Les procureurs militaires ont intensifié lundi les charges contre cette figure emblématique de l’opposition et ennemi déclaré du président Yoweri Museveni. Kiiza Besigye, déjà inculpé de possession illégale d’armes à feu et d’atteinte à la sécurité nationale, fait désormais face à une accusation de trahison, passible de la peine de mort.

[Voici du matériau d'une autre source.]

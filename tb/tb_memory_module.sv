// tb_memory_module: checks the 1K x 8 memory built from eight 256x4 chips
// and its data bus.
//
// Writes a byte pattern (address-derived, 8'(a*37+11)) to all 1024
// addresses, selecting the chip pair one-hot from address bits 9..8 as the
// address decoder does, and checks that the bus carries the write data while
// WE is high. It then reads every address back over the bus, and checks that
// the bus is undriven with no enable and no WE.
module tb_memory_module;
  logic clk = 1'b0, we = 1'b0;
  logic [3:0] mem_enable = '0;
  logic [7:0] addr = '0, wdata = '0, bus_data;
  logic bus_drive;
  int checks = 0, failures = 0;

  always #100 clk = ~clk;

  task automatic check(input bit ok, input string what);
    checks++;
    if (!ok) begin failures++; $display("FAIL: %s", what); end
  endtask

  function automatic logic [7:0] pattern(input int a);
    return 8'(a * 37 + 11);
  endfunction

  memory_module dut (
    .clk(clk), .mem_enable(mem_enable), .we(we), .addr(addr), .wdata(wdata),
    .bus_data(bus_data), .bus_drive(bus_drive)
  );

  initial begin
    for (int a = 0; a < 1024; a++) begin
      @(negedge clk);
      addr = 8'(a); wdata = pattern(a); we = 1'b1;
      mem_enable = 4'(1 << (a >> 8));
      #1;
      if (a % 64 == 0) check(bus_drive && bus_data == wdata, "bus carries write data");
    end
    @(negedge clk) we = 1'b0; mem_enable = '0;
    #1 check(!bus_drive && bus_data == 8'h00, "bus idle");
    for (int a = 0; a < 1024; a++) begin
      @(negedge clk);
      addr = 8'(a); mem_enable = 4'(1 << (a >> 8));
      #1 check(bus_drive && bus_data == pattern(a),
               $sformatf("read %h: %h vs %h", a, bus_data, pattern(a)));
    end
    $display("TB_RESULT checks=%0d failures=%0d", checks, failures);
    $finish;
  end

  initial begin
    repeat (10000) @(posedge clk);
    failures++;
    $display("FAIL: watchdog");
    $display("TB_RESULT checks=%0d failures=%0d", checks, failures);
    $finish;
  end
endmodule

Arrêté en novembre au Kenya avant d’être extradé vers l’Ouganda, Besigye, un civil, comparaît devant un tribunal militaire, une décision que ses avocats jugent illégale et motivée par des raisons politiques. Winnie Byanyima, son épouse et directrice exécutive d’ONUSIDA, a également dénoncé ce qu’elle considère comme une répression politique.

Le chef d’accusation de trahison repose sur des allégations selon lesquelles Besigye et ses coaccusés auraient dissimulé des renseignements sur un complot mettant en péril la sécurité nationale. Ses avocats ont fermement rejeté ces accusations, critiquant un processus judiciaire qu’ils qualifient de biaisé et entaché d’irrégularités.
Cette affaire intervient dans un climat politique tendu en Ouganda, où le président Museveni, au pouvoir depuis près de 40 ans, est régulièrement accusé de réprimer violemment l’opposition. Amnesty International et d’autres organisations de défense des droits de l’homme dénoncent des violations systématiques des droits, notamment des actes de torture et des détentions arbitraires.
Alors que la communauté internationale observe de près cette situation, l’arrestation et l’inculpation de Besigye pourraient attiser davantage les tensions au sein du pays, déjà marqué par des décennies de contestation politique.